● Exercise objective
Start at the line with "low. The combined" in the records below, stop at the line with "release is synchronous.", and return every line in that span exactly, the two end lines included.

Top of Available records

// AXI4-Lite control and status registers of the matrix multiplication IP.
//
// Register map (byte offsets, 32-bit registers):
//   0x00 CTRL  bit0 ap_start (R/W, cleared by ap_ready unless auto_restart)
//              bit1 ap_done  (R, set at the end of a run, cleared by a read)
//              bit2 ap_idle  (R)
//              bit3 ap_ready (R, set at the end of a run, cleared by a read)
//              bit7 auto_restart (R/W)
//   0x04 GIE   bit0 global interrupt enable
//   0x08 IER   bit0 done interrupt enable, bit1 ready interrupt enable
//   0x0C ISR   bit0 done, bit1 ready; set by the event when enabled in IER,
//              each bit toggled by writing 1
// interrupt = GIE & |(IER & ISR), a level.
// Writes accept address and data in any order and answer OKAY; reads answer
// one cycle after the address is taken. Unknown offsets read as 0.
// CTRL at 0x00 with ap_start in bit 0 and auto_restart in bit 7, and an
// optional completion interrupt, are the accelerator's; the other bits and
// registers follow the common HLS control layout and are this design's
// choice. Write strobes are ignored (full-word writes).
module mm_ctrl_regs
  import mm_pkg::*;
#(
  parameter int unsigned ADDR_W = 6
) (
  input  logic              clk,
  input  logic              rst_n,
  // AXI4-Lite slave
  input  logic [ADDR_W-1:0] s_awaddr,
  input  logic              s_awvalid,
  output logic              s_awready,
  input  logic [31:0]       s_wdata,
  input  logic [3:0]        s_wstrb,
  input  logic              s_wvalid,
  output logic              s_wready,
  output logic [1:0]        s_bresp,
  output logic              s_bvalid,
  input  logic              s_bready,
  input  logic [ADDR_W-1:0] s_araddr,
  input  logic              s_arvalid,
  output logic              s_arready,
  output logic [31:0]       s_rdata,
  output logic [1:0]        s_rresp,
  output logic              s_rvalid,
  input  logic              s_rready,
  // block-level handshake with the core
  output logic              ap_start,
  input  logic              ap_done,
  input  logic              ap_ready,
  input  logic              ap_idle,
  output logic              interrupt
);

  logic              aw_have, w_have;
  logic [ADDR_W-1:0] aw_addr;
  logic [31:0]       w_data;
  logic              do_write, do_read;
  logic [5:0]        wa, ra;

  logic       r_done, r_ready, r_auto, r_gie;
  logic [1:0] r_ier, r_isr;

  assign s_awready = !aw_have && !s_bvalid;
  assign s_wready  = !w_have && !s_bvalid;
  assign s_arready = !s_rvalid;
  assign s_bresp   = RESP_OKAY;
  assign s_rresp   = RESP_OKAY;

  assign do_write = aw_have && w_have && !s_bvalid;
  assign do_read  = s_arvalid && s_arready;
  assign wa       = 6'(aw_addr);
  assign ra       = 6'(s_araddr);

  // write channel
  always_ff @(posedge clk or negedge rst_n) begin
    if (!rst_n) begin
      aw_have <= 1'b0; w_have <= 1'b0; aw_addr <= '0; w_data <= '0;
      s_bvalid <= 1'b0;
    end else begin
      if (s_awvalid && s_awready) begin aw_have <= 1'b1; aw_addr <= s_awaddr; end
      if (s_wvalid && s_wready)   begin w_have  <= 1'b1; w_data  <= s_wdata;  end
      if (do_write) begin
        aw_have <= 1'b0; w_have <= 1'b0; s_bvalid <= 1'b1;
      end else if (s_bvalid && s_bready) begin
        s_bvalid <= 1'b0;
      end
    end
  end

  // registers
  always_ff @(posedge clk or negedge rst_n) begin
    if (!rst_n) begin
      ap_start <= 1'b0; r_done <= 1'b0; r_ready <= 1'b0; r_auto <= 1'b0;
      r_gie <= 1'b0; r_ier <= '0; r_isr <= '0;
    end else begin
      // ap_start
      if (do_write && wa == REG_CTRL && w_data[CTRL_AP_START])
        ap_start <= 1'b1;
      else if (ap_ready && !r_auto)
        ap_start <= 1'b0;
      if (do_write && wa == REG_CTRL)
        r_auto <= w_data[CTRL_AUTO_RESTART];
      // status bits, clear on read of CTRL
      if (ap_done)                             r_done <= 1'b1;
      else if (do_read && ra == REG_CTRL)      r_done <= 1'b0;
      if (ap_ready)                            r_ready <= 1'b1;
      else if (do_read && ra == REG_CTRL)      r_ready <= 1'b0;
      // interrupt registers
      if (do_write && wa == REG_GIE) r_gie <= w_data[0];
      if (do_write && wa == REG_IER) r_ier <= w_data[1:0];
      r_isr[0] <= (r_ier[0] && ap_done)  ? 1'b1 :
                  (do_write && wa == REG_ISR) ? (r_isr[0] ^ w_data[0]) : r_isr[0];
      r_isr[1] <= (r_ier[1] && ap_ready) ? 1'b1 :
                  (do_write && wa == REG_ISR) ? (r_isr[1] ^ w_data[1]) : r_isr[1];
    end
  end

  // read channel
  always_ff @(posedge clk or negedge rst_n) begin
    if (!rst_n) begin
      s_rvalid <= 1'b0; s_rdata <= '0;
    end else begin
      if (do_read) begin
        s_rvalid <= 1'b1;
        unique case (ra)
          REG_CTRL: s_rdata <= {24'd0, r_auto, 3'd0, r_ready, ap_idle, r_done, ap_start};
          REG_GIE:  s_rdata <= {31'd0, r_gie};
          REG_IER:  s_rdata <= {30'd0, r_ier};
          REG_ISR:  s_rdata <= {30'd0, r_isr};
          default:  s_rdata <= '0;
        endcase
      end else if (s_rvalid && s_rready) begin
        s_rvalid <= 1'b0;
      end
    end
  end

  assign interrupt = r_gie && ((r_ier & r_isr) != 2'b00);

  // AXI4-Lite rule: a response, once valid, stays until taken
  a_bvalid_hold: assert property (@(posedge clk) disable iff (!rst_n)
                   s_bvalid && !s_bready |=> s_bvalid);
  a_rvalid_hold: assert property (@(posedge clk) disable iff (!rst_n)
                   s_rvalid && !s_rready |=> s_rvalid && $stable(s_rdata));

endmodule
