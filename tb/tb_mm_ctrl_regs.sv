// Self-checking test of mm_ctrl_regs. A model core answers ap_start by
// dropping ap_idle, and some cycles later pulses ap_done/ap_ready. Checked:
// ap_start set by a CTRL write and cleared by ap_ready; ap_done and
// ap_ready read as 1 once, then cleared by that read; ap_idle reflected;
// auto_restart keeps ap_start set and the core re-runs on its own; GIE,
// IER, ISR read back, ISR set by events only when enabled, toggled by
// writes, and the interrupt line follows GIE & IER & ISR.
module tb_mm_ctrl_regs;
  localparam int AW = 6;

  logic clk = 0, rst_n = 0;
  logic [AW-1:0] s_awaddr, s_araddr;
  logic s_awvalid, s_awready, s_wvalid, s_wready, s_bvalid, s_bready;
  logic s_arvalid, s_arready, s_rvalid, s_rready;
  logic [31:0] s_wdata, s_rdata;
  logic [3:0] s_wstrb;
  logic [1:0] s_bresp, s_rresp;
  logic ap_start, ap_done = 0, ap_ready = 0, ap_idle = 1, interrupt;

  int checks = 0, failures = 0, runs = 0;

  mm_ctrl_regs #(.ADDR_W(AW)) dut (.*);

  tb_axil_master #(.AW(AW)) m (
    .clk(clk), .awaddr(s_awaddr), .awvalid(s_awvalid), .awready(s_awready),
    .wdata(s_wdata), .wstrb(s_wstrb), .wvalid(s_wvalid), .wready(s_wready),
    .bresp(s_bresp), .bvalid(s_bvalid), .bready(s_bready),
    .araddr(s_araddr), .arvalid(s_arvalid), .arready(s_arready),
    .rdata(s_rdata), .rresp(s_rresp), .rvalid(s_rvalid), .rready(s_rready)
  );

  always #5 clk = ~clk;

  initial begin : watchdog
    repeat (20000) @(posedge clk);
    failures++;
    $display("watchdog expired");
    $display("TB_RESULT checks=%0d failures=%0d", checks, failures);
    $finish;
  end

  // model core: a run takes 20 cycles
  initial begin
    forever begin
      @(posedge clk);
      if (rst_n && ap_start && ap_idle) begin
        ap_idle <= 0;
        repeat (20) @(posedge clk);
        ap_done <= 1; ap_ready <= 1;
        @(posedge clk);
        ap_done <= 0; ap_ready <= 0; ap_idle <= 1;
        runs++;
      end
    end
  end

  task automatic expect_eq(string what, logic [31:0] got, logic [31:0] exp);
    checks++;
    if (got !== exp) begin
      failures++;
      $display("%s: got %h expected %h", what, got, exp);
    end
  endtask

  logic [31:0] d;
  logic [1:0]  r;

  initial begin
    repeat (3) @(posedge clk);
    rst_n <= 1;
    m.read(6'h00, d, r);
    expect_eq("CTRL after reset", d, 32'h4);          // idle only
    expect_eq("resp", 32'(r), 0);
    // enable the done interrupt
    m.write(6'h04, 1, r);
    m.write(6'h08, 32'h1, r);
    m.read(6'h04, d, r); expect_eq("GIE", d, 1);
    m.read(6'h08, d, r); expect_eq("IER", d, 1);
    // one run
    m.write(6'h00, 32'h1, r);
    expect_eq("write resp", 32'(r), 0);
    m.read(6'h00, d, r);
    expect_eq("CTRL running", d & 32'h85, 32'h1);      // start set, not idle
    expect_eq("irq low while running", 32'(interrupt), 0);
    wait (runs == 1);
    repeat (2) @(posedge clk);
    expect_eq("irq after done", 32'(interrupt), 1);
    m.read(6'h00, d, r);
    expect_eq("CTRL done", d, 32'hE);                  // done, idle, ready; start cleared
    m.read(6'h00, d, r);
    expect_eq("CTRL done cleared on read", d, 32'h4);
    m.read(6'h0C, d, r); expect_eq("ISR", d, 1);
    m.write(6'h0C, 32'h1, r);                          // toggle to clear
    m.read(6'h0C, d, r); expect_eq("ISR cleared", d, 0);
    expect_eq("irq cleared", 32'(interrupt), 0);
    repeat (30) @(posedge clk);
    expect_eq("no restart without auto_restart", 32'(runs), 1);
    // auto-restart: start | auto_restart, as the host code does
    m.write(6'h00, 32'h81, r);
    wait (runs == 3);
    repeat (2) @(posedge clk);
    m.read(6'h00, d, r);
    expect_eq("auto_restart keeps start", d & 32'h81, 32'h81);
    m.read(6'h0C, d, r); expect_eq("ISR after auto runs", d, 1);
    // disable global enable: interrupt low even with ISR set
    m.write(6'h04, 0, r);
    expect_eq("irq masked by GIE", 32'(interrupt), 0);
    // stop auto restart, let the current run finish
    m.write(6'h00, 32'h0, r);
    wait (ap_idle && !ap_start);
    repeat (30) @(posedge clk);
    m.read(6'h00, d, r);
    expect_eq("stopped", d & 32'h85, 32'h4);
    // ready interrupt enable and an unknown offset
    m.write(6'h08, 32'h2, r);
    m.read(6'h08, d, r); expect_eq("IER ready", d, 2);
    m.read(6'h20, d, r); expect_eq("unknown offset", d, 0);
    // back-pressure on responses
    m.gap = 3;
    m.write(6'h04, 1, r);
    m.read(6'h04, d, r); expect_eq("GIE with slow master", d, 1);
    $display("TB_RESULT checks=%0d failures=%0d", checks, failures);
    $finish;
  end
endmodule
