// Processor system reset: turns the processor's asynchronous reset into
// resets synchronised to the fabric clock.
//
// Any reset source holds every output in reset at once: ext_reset_in and
// aux_reset_in low, mb_debug_sys_rst high, or dcm_locked low. The combined
// request is synchronised by a two-stage synchroniser; once it has been
// inactive for HOLD consecutive clock cycles all outputs leave reset together,
// on a clock edge. Assertion is asynchronous, release is synchronous.
// Outputs: active-high mb_reset, bus_struct_reset and peripheral_reset;
// active-low interconnect_aresetn and peripheral_aresetn.
// The port names are those of the reset block in the published block design,
// fed by FCLK_RESET0_N and clocked by the 50 MHz fabric clock; the source
// polarities, the hold count and releasing all outputs at once are this
// design's choices (the vendor block releases them in sequence).
module proc_sys_reset #(
  parameter int unsigned HOLD = 16
) (
  input  logic slowest_sync_clk,
  input  logic ext_reset_in,
  input  logic aux_reset_in,
  input  logic mb_debug_sys_rst,
  input  logic dcm_locked,
  output logic mb_reset,
  output logic bus_struct_reset,
  output logic peripheral_reset,
  output logic interconnect_aresetn,
  output logic peripheral_aresetn
);

  localparam int unsigned CW = $clog2(HOLD + 1);

  logic          req_n;       // low while any source asks for reset
  logic [1:0]    sync_q;
  logic [CW-1:0] cnt_q;
  logic          rst_q;

  assign req_n = ext_reset_in && aux_reset_in && !mb_debug_sys_rst && dcm_locked;

  always_ff @(posedge slowest_sync_clk or negedge req_n) begin
    if (!req_n) begin
      sync_q <= 2'b00;
      cnt_q  <= '0;
      rst_q  <= 1'b1;
    end else begin
      sync_q <= {sync_q[0], 1'b1};
      if (!sync_q[1]) begin
        cnt_q <= '0;
      end else if (cnt_q != CW'(HOLD)) begin
        cnt_q <= cnt_q + 1'b1;
      end
      rst_q <= !(sync_q[1] && cnt_q == CW'(HOLD));
    end
  end

  assign mb_reset             = rst_q;
  assign bus_struct_reset     = rst_q;
  assign peripheral_reset     = rst_q;
  assign interconnect_aresetn = !rst_q;
  assign peripheral_aresetn   = !rst_q;

endmodule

Bottom of Available records

● Exercise output
// aux_reset_in low, mb_debug_sys_rst high, or dcm_locked low. The combined
// request is synchronised by a two-stage synchroniser; once it has been
// inactive for HOLD consecutive clock cycles all outputs leave reset together,
// on a clock edge. Assertion is asynchronous, release is synchronous.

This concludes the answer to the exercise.